Derivatives of partial fractions

In summary: Bx(x-3) + C(x-3)In summary, the speaker is having trouble solving an integral problem that involves breaking it down into partial fractions. They have found the equations for A, B, and C, but are unsure if they are correct. They have even checked their answers with Wolfram|Alpha, but are still being marked as incorrect.
  • #1
Badgerspin
15
0
I'm having issue with one problem. We're asked to break down the problem into partial fractions to solve for the integral.

Well, I'm stuck on one. I'm being asked for the values of A, B, and C for the following problem.
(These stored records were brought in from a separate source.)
// dct_idct_top: the bit-serial 1-D DCT and 1-D inverse DCT of 8x8 blocks,
// side by side.
//
// The forward transform (dct1d_bitserial, eight single DCTs) and the
// inverse transform (idct1d_bitserial, eight single inverse DCTs) are two
// independent units, as in an encoder and a decoder; each has its own frame
// pulse and its own serial ports.  Nothing connects them inside: a user who
// wants a round trip wires dct_y to idct_y and drives both frame pulses
// together with a frame long enough for the inverse (32 clocks for 8-bit
// samples).
//
// Ports: dct_first, dct_x[r][n] (sample n of row r), dct_y[r][k] (Y_k of
// row r); idct_first, idct_y[r][k], idct_x[r][n].  All serial, LSB first,
// zero latency; see dct8_bitserial and idct8_bitserial.
module dct_idct_top #(
  parameter int unsigned N_ROWS = 8   // rows per block, one single transform each
) (
  input  logic                   clk,
  input  logic                   rst_n,
  // forward 1-D DCT
  input  logic                   dct_first,
  input  logic [N_ROWS-1:0][7:0] dct_x,
  output logic [N_ROWS-1:0][7:0] dct_y,
  // inverse 1-D DCT
  input  logic                   idct_first,
  input  logic [N_ROWS-1:0][7:0] idct_y,
  output logic [N_ROWS-1:0][7:0] idct_x
);

  dct1d_bitserial #(.N_ROWS(N_ROWS)) u_dct (
    .clk(clk), .rst_n(rst_n), .first(dct_first), .x(dct_x), .y(dct_y)
  );

  idct1d_bitserial #(.N_ROWS(N_ROWS)) u_idct (
    .clk(clk), .rst_n(rst_n), .first(idct_first), .y(idct_y), .x(idct_x)
  );

endmodule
∫((9x^2+13x-83)/((x-3)(x^2 + 16)))dx

I can get it worked down pretty far, but I'm continually given back that I've done it incorrectly.

Broken down:

(9x^2+13x-83)/((x-3)(x^2 + 16)) = A/(x-3) + (bx + c)/(x^2 + 16)

From there, I get (multiplying both sides by the common denominator, and now only working with the right side as it's the only one that needs to be worked):

A(x^2+12) + Bx(x-3) + C(x-3)
= ax^2 + 12A + Bx^2 - 3Bx + Cx - 3C
= (A+B)x^2 + (C-3B)x + (12A - 3C)

Therefor:

-9x^2 + 13x -83 = (A+B)x^2 + (C-3B)x + (12A - 3C)
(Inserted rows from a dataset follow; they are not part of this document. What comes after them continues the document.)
// tb_dct_idct_top: end-to-end test of the top at its default size: eight
// forward and eight inverse bit-serial DCTs.
//
// 1. Round trip: random 8x8 blocks of signed 8-bit samples go through the
//    forward transform, whose serial outputs are wired straight into the
//    inverse transform (32-bit frames, one pulse for both).  Every forward
//    output bit is checked against Y = M x and every inverse output bit
//    against M^T Y, both computed here from the cosine formula.  The
//    inverse results divided by 2^18 (rounded) must also give back the
//    samples within +-1 (coefficient rounding is the only error).
// 2. Independent use: the inverse unit is then run on random coefficients
//    with its own frame pulse while the forward unit idles with other
//    frames, so the two units do not share timing.
// Mechanisms counted (a failure for any that never happens): blocks back to
// back, blocks after idle clocks, blocks after a reset, negative and large
// results, exact round trips and round trips off by one.
module tb_dct_idct_top;
  localparam int F = 32;
  localparam int R = 8;
  localparam real PI = 3.14159265358979323846;

  logic clk = 1'b0;
  logic rst_n = 1'b0;
  logic dct_first = 1'b0, idct_first = 1'b0;
  logic [R-1:0][7:0] dct_x = '0, dct_y, idct_y, idct_x;
  logic [R-1:0][7:0] idct_y_tb = '0;
  logic loop_back = 1'b1;
  int checks = 0, failures = 0;
  int coef [8][8];
  longint cycle = 0;

  int n_back_to_back = 0, n_after_idle = 0, n_after_reset = 0;
  int n_negative = 0, n_large = 0, n_exact = 0, n_off_by_one = 0, n_separate = 0;

  always #5 clk = ~clk;
  always @(posedge clk) cycle <= cycle + 1;

  assign idct_y = loop_back ? dct_y : idct_y_tb;

  dct_idct_top dut (
    .clk, .rst_n,
    .dct_first, .dct_x, .dct_y,
    .idct_first, .idct_y, .idct_x
  );

  initial begin
    repeat (100000) @(posedge clk);
    failures++;
    $display("watchdog expired");
    $display("TB_RESULT checks=%0d failures=%0d", checks, failures);
    $finish;
  end

  task automatic check(input bit cond, input string what);
    checks++;
    if (!cond) begin
      failures++;
      $display("FAIL: %s", what);
    end
  endtask

  task automatic round_trip();
    longint xs [R][8];
    longint yref [R][8];
    longint zref [R][8];
    longint rec;
    for (int r = 0; r < R; r++)
      for (int n = 0; n < 8; n++) xs[r][n] = longint'($signed(8'($urandom)));
    if (n_back_to_back == 0)
      for (int n = 0; n < 8; n++) xs[0][n] = (n % 2 != 0) ? -128 : 127;
    for (int r = 0; r < R; r++) begin
      for (int k = 0; k < 8; k++) begin
        yref[r][k] = 0;
        for (int n = 0; n < 8; n++) yref[r][k] += xs[r][n] * longint'(coef[k][n]);
        if (yref[r][k] < 0) n_negative++;
        if (yref[r][k] >= 65536 || yref[r][k] < -65536) n_large++;
      end
      for (int n = 0; n < 8; n++) begin
        zref[r][n] = 0;
        for (int k = 0; k < 8; k++) zref[r][n] += yref[r][k] * longint'(coef[k][n]);
        rec = (zref[r][n] + 131072) >>> 18;
        check(rec >= xs[r][n] - 1 && rec <= xs[r][n] + 1,
              $sformatf("round trip row %0d x%0d: %0d -> %0d", r, n, xs[r][n], rec));
        if (rec == xs[r][n]) n_exact++;
        else n_off_by_one++;
      end
    end
    for (int i = 0; i < F; i++) begin
      @(negedge clk);
      dct_first = (i == 0);
      idct_first = (i == 0);
      for (int r = 0; r < R; r++)
        for (int n = 0; n < 8; n++) dct_x[r][n] = xs[r][n][i];
      #1;
      for (int r = 0; r < R; r++)
        for (int k = 0; k < 8; k++) begin
          check(dct_y[r][k] === yref[r][k][i], $sformatf("dct row %0d Y%0d bit %0d", r, k, i));
          check(idct_x[r][k] === zref[r][k][i], $sformatf("idct row %0d x%0d bit %0d", r, k, i));
        end
    end
  endtask

  task automatic idle(input int n);
    repeat (n) begin
      @(negedge clk);
      dct_first = 1'b0;
      idct_first = 1'b0;
      for (int r = 0; r < R; r++) dct_x[r] = 8'($urandom);
    end
  endtask

  // Inverse alone on random coefficients; the forward unit gets frames of
  // its own that start 7 clocks later.
  task automatic separate_block();
    longint ys [R][8];
    longint zref [R][8];
    loop_back = 1'b0;
    for (int r = 0; r < R; r++)
      for (int k = 0; k < 8; k++) ys[r][k] = longint'($signed(19'($urandom)));
    for (int r = 0; r < R; r++)
      for (int n = 0; n < 8; n++) begin
        zref[r][n] = 0;
        for (int k = 0; k < 8; k++) zref[r][n] += ys[r][k] * longint'(coef[k][n]);
      end
    for (int i = 0; i < F; i++) begin
      @(negedge clk);
      idct_first = (i == 0);
      dct_first = (i == 7);
      for (int r = 0; r < R; r++) begin
        dct_x[r] = 8'($urandom);
        for (int k = 0; k < 8; k++) idct_y_tb[r][k] = ys[r][k][i];
      end
      #1;
      for (int r = 0; r < R; r++)
        for (int n = 0; n < 8; n++)
          check(idct_x[r][n] === zref[r][n][i], $sformatf("separate idct row %0d x%0d bit %0d", r, n, i));
    end
    n_separate++;
    loop_back = 1'b1;
  endtask

  initial begin
    longint t0;
    for (int k = 0; k < 8; k++)
      for (int n = 0; n < 8; n++)
        coef[k][n] = (k == 0) ? int'(256.0 * $cos(PI / 4.0))
                              : int'(256.0 * $cos(real'((2 * n + 1) * k) * PI / 16.0));
    repeat (3) @(negedge clk);
    rst_n = 1'b1;

    round_trip();
    n_after_reset++;
    t0 = cycle;
    for (int b = 0; b < 20; b++) begin
      round_trip();
      n_back_to_back++;
    end
    check(cycle - t0 == longint'(20 * F), "20 back-to-back blocks take 20 frames");
    for (int b = 0; b < 10; b++) begin
      idle($urandom_range(1, 9));
      round_trip();
      n_after_idle++;
    end
    for (int b = 0; b < 5; b++) separate_block();
    idle(3);
    round_trip();
    @(negedge clk);
    rst_n = 1'b0;
    @(negedge clk);
    rst_n = 1'b1;
    round_trip();
    n_after_reset++;

    $display("mechanisms: back_to_back=%0d after_idle=%0d after_reset=%0d negative=%0d large=%0d exact=%0d off_by_one=%0d separate=%0d",
             n_back_to_back, n_after_idle, n_after_reset, n_negative, n_large, n_exact, n_off_by_one, n_separate);
    if (n_back_to_back == 0) begin failures++; $display("FAIL: no back-to-back block"); end
    if (n_after_idle == 0)   begin failures++; $display("FAIL: no block after idle clocks"); end
    if (n_after_reset == 0)  begin failures++; $display("FAIL: no block after reset"); end
    if (n_negative == 0)     begin failures++; $display("FAIL: no negative result"); end
    if (n_large == 0)        begin failures++; $display("FAIL: no result above 2^16"); end
    if (n_exact == 0)        begin failures++; $display("FAIL: no exact round trip"); end
    if (n_separate == 0)     begin failures++; $display("FAIL: inverse never run on its own"); end
    $display("TB_RESULT checks=%0d failures=%0d", checks, failures);
    $finish;
  end
endmodule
Breaking it down further, I get:

A + B = -9
3B - C = 13
12A - 3C = -83

I'm thinking something may be wrong with my values in the second part. Any help would be appreciated. Whatever answers I put in, I'm marked as incorrect. I went so far as to plug the last little part I posted into Wolfram|Alpha to confirm, and it spits the same answers I've been getting. I get the feeling that I did something incorrectly earlier on.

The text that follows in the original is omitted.